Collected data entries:
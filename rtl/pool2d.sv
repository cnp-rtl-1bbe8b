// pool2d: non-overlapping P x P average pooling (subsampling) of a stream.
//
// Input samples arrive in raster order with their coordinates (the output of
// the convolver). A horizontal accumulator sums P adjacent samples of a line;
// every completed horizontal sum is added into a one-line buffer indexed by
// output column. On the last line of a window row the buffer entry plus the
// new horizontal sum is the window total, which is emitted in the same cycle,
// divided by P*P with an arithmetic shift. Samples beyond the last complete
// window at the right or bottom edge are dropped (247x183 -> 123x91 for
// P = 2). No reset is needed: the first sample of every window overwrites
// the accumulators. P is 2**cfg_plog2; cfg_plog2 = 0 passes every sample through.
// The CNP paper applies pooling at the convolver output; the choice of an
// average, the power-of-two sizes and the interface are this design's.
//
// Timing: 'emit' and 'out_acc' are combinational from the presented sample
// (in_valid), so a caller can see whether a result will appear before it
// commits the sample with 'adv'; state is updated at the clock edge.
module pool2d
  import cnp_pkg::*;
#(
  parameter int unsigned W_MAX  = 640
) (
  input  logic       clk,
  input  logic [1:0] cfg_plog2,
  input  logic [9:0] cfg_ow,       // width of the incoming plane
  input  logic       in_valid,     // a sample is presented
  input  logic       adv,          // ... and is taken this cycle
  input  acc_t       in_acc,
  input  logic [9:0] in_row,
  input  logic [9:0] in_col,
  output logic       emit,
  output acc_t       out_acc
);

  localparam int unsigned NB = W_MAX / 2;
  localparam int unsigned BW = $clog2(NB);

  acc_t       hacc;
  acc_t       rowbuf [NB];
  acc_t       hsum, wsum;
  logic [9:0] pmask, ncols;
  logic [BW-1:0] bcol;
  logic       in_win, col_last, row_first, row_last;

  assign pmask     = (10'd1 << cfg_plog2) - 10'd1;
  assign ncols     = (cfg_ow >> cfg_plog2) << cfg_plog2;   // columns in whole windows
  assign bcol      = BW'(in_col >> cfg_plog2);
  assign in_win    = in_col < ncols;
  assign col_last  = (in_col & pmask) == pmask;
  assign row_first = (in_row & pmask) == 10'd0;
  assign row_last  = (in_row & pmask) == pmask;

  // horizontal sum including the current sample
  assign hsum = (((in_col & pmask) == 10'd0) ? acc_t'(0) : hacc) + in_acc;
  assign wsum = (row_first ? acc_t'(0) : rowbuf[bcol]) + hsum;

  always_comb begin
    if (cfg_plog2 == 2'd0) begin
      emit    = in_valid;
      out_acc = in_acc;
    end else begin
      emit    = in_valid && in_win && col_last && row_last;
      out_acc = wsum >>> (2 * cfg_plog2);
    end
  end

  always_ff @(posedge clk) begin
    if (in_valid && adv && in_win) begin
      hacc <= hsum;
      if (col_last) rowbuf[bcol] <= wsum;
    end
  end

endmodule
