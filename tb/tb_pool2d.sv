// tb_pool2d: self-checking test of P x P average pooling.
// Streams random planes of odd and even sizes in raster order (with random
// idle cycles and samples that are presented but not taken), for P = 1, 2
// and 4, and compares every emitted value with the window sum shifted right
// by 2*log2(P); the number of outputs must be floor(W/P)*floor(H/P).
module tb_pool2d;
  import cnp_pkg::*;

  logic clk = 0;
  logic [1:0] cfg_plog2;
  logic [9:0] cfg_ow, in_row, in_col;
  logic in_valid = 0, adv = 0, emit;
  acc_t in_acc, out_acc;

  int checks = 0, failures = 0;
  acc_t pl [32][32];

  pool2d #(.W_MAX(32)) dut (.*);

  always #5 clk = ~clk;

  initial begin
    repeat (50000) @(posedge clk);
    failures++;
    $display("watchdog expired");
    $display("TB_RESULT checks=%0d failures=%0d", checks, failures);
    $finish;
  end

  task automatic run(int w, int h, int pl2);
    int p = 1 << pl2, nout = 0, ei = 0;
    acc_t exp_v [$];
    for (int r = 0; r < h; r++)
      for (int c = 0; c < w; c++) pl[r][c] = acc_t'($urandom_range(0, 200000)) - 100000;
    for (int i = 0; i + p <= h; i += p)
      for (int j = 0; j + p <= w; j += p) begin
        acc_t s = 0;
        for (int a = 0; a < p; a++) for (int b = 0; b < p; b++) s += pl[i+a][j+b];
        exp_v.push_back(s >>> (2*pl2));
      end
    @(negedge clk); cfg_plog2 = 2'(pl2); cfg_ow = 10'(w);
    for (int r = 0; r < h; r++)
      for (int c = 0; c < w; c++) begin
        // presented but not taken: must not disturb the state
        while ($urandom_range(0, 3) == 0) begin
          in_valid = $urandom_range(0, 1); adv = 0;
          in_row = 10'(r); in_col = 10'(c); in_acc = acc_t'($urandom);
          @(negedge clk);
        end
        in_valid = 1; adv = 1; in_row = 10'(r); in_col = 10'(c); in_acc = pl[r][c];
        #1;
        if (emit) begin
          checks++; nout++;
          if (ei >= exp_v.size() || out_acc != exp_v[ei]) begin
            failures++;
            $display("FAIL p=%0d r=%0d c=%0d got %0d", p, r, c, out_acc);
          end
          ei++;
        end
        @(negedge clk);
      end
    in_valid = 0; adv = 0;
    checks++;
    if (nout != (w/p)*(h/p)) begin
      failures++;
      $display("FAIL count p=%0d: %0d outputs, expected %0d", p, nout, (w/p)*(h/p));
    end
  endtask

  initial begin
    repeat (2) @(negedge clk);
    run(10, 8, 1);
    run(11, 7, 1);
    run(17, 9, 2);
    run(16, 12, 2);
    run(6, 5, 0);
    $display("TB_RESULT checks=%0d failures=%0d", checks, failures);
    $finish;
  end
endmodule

> _Task goal_: Output each entry precisely as given.

> _Solution below_:
filename rtl/pool2d.sv
repository cnp-rtl-1bbe8b
// pool2d: non-overlapping P x P average pooling (subsampling) of a stream.
//
// Input samples arrive in raster order with their coordinates (the output of
// the convolver). A horizontal accumulator sums P adjacent samples of a line;
// every completed horizontal sum is added into a one-line buffer indexed by
// output column. On the last line of a window row the buffer entry plus the
// new horizontal sum is the window total, which is emitted in the same cycle,
// divided by P*P with an arithmetic shift. Samples beyond the last complete
// window at the right or bottom edge are dropped (247x183 -> 123x91 for
// P = 2). No reset is needed: the first sample of every window overwrites
// the accumulators. P is 2**cfg_plog2; cfg_plog2 = 0 passes every sample through.
// The CNP paper applies pooling at the convolver output; the choice of an
// average, the power-of-two sizes and the interface are this design's.
//
// Timing: 'emit' and 'out_acc' are combinational from the presented sample
// (in_valid), so a caller can see whether a result will appear before it
// commits the sample with 'adv'; state is updated at the clock edge.
module pool2d
  import cnp_pkg::*;
#(
  parameter int unsigned W_MAX  = 640
) (
  input  logic       clk,
  input  logic [1:0] cfg_plog2,
  input  logic [9:0] cfg_ow,       // width of the incoming plane
  input  logic       in_valid,     // a sample is presented
  input  logic       adv,          // ... and is taken this cycle
  input  acc_t       in_acc,
  input  logic [9:0] in_row,
  input  logic [9:0] in_col,
  output logic       emit,
  output acc_t       out_acc
);

  localparam int unsigned NB = W_MAX / 2;
  localparam int unsigned BW = $clog2(NB);

  acc_t       hacc;
  acc_t       rowbuf [NB];
  acc_t       hsum, wsum;
  logic [9:0] pmask, ncols;
  logic [BW-1:0] bcol;
  logic       in_win, col_last, row_first, row_last;

  assign pmask     = (10'd1 << cfg_plog2) - 10'd1;
  assign ncols     = (cfg_ow >> cfg_plog2) << cfg_plog2;   // columns in whole windows
  assign bcol      = BW'(in_col >> cfg_plog2);
  assign in_win    = in_col < ncols;
  assign col_last  = (in_col & pmask) == pmask;
  assign row_first = (in_row & pmask) == 10'd0;
  assign row_last  = (in_row & pmask) == pmask;

  // horizontal sum including the current sample
  assign hsum = (((in_col & pmask) == 10'd0) ? acc_t'(0) : hacc) + in_acc;
  assign wsum = (row_first ? acc_t'(0) : rowbuf[bcol]) + hsum;

  always_comb begin
    if (cfg_plog2 == 2'd0) begin
      emit    = in_valid;
      out_acc = in_acc;
    end else begin
      emit    = in_valid && in_win && col_last && row_last;
      out_acc = wsum >>> (2 * cfg_plog2);
    end
  end

  always_ff @(posedge clk) begin
    if (in_valid && adv && in_win) begin
      hacc <= hsum;
      if (col_last) rowbuf[bcol] <= wsum;
    end
  end

endmodule
filename tb/tb_pool2d.sv
// tb_pool2d: self-checking test of P x P average pooling.
// Streams random planes of odd and even sizes in raster order (with random
// idle cycles and samples that are presented but not taken), for P = 1, 2
// and 4, and compares every emitted value with the window sum shifted right
// by 2*log2(P); the number of outputs must be floor(W/P)*floor(H/P).
module tb_pool2d;
  import cnp_pkg::*;

  logic clk = 0;
  logic [1:0] cfg_plog2;
  logic [9:0] cfg_ow, in_row, in_col;
  logic in_valid = 0, adv = 0, emit;
  acc_t in_acc, out_acc;

  int checks = 0, failures = 0;
  acc_t pl [32][32];

  pool2d #(.W_MAX(32)) dut (.*);

  always #5 clk = ~clk;

  initial begin
    repeat (50000) @(posedge clk);
    failures++;
    $display("watchdog expired");
    $display("TB_RESULT checks=%0d failures=%0d", checks, failures);
    $finish;
  end

  task automatic run(int w, int h, int pl2);
    int p = 1 << pl2, nout = 0, ei = 0;
    acc_t exp_v [$];
    for (int r = 0; r < h; r++)
      for (int c = 0; c < w; c++) pl[r][c] = acc_t'($urandom_range(0, 200000)) - 100000;
    for (int i = 0; i + p <= h; i += p)
      for (int j = 0; j + p <= w; j += p) begin
        acc_t s = 0;
        for (int a = 0; a < p; a++) for (int b = 0; b < p; b++) s += pl[i+a][j+b];
        exp_v.push_back(s >>> (2*pl2));
      end
    @(negedge clk); cfg_plog2 = 2'(pl2); cfg_ow = 10'(w);
    for (int r = 0; r < h; r++)
      for (int c = 0; c < w; c++) begin
        // presented but not taken: must not disturb the state
        while ($urandom_range(0, 3) == 0) begin
          in_valid = $urandom_range(0, 1); adv = 0;
          in_row = 10'(r); in_col = 10'(c); in_acc = acc_t'($urandom);
          @(negedge clk);
        end
        in_valid = 1; adv = 1; in_row = 10'(r); in_col = 10'(c); in_acc = pl[r][c];
        #1;
        if (emit) begin
          checks++; nout++;
          if (ei >= exp_v.size() || out_acc != exp_v[ei]) begin
            failures++;
            $display("FAIL p=%0d r=%0d c=%0d got %0d", p, r, c, out_acc);
          end
          ei++;
        end
        @(negedge clk);
      end
    in_valid = 0; adv = 0;
    checks++;
    if (nout != (w/p)*(h/p)) begin
      failures++;
      $display("FAIL count p=%0d: %0d outputs, expected %0d", p, nout, (w/p)*(h/p));
    end
  endtask

  initial begin
    repeat (2) @(negedge clk);
    run(10, 8, 1);
    run(11, 7, 1);
    run(17, 9, 2);
    run(16, 12, 2);
    run(6, 5, 0);
    $display("TB_RESULT checks=%0d failures=%0d", checks, failures);
    $finish;
  end
endmodule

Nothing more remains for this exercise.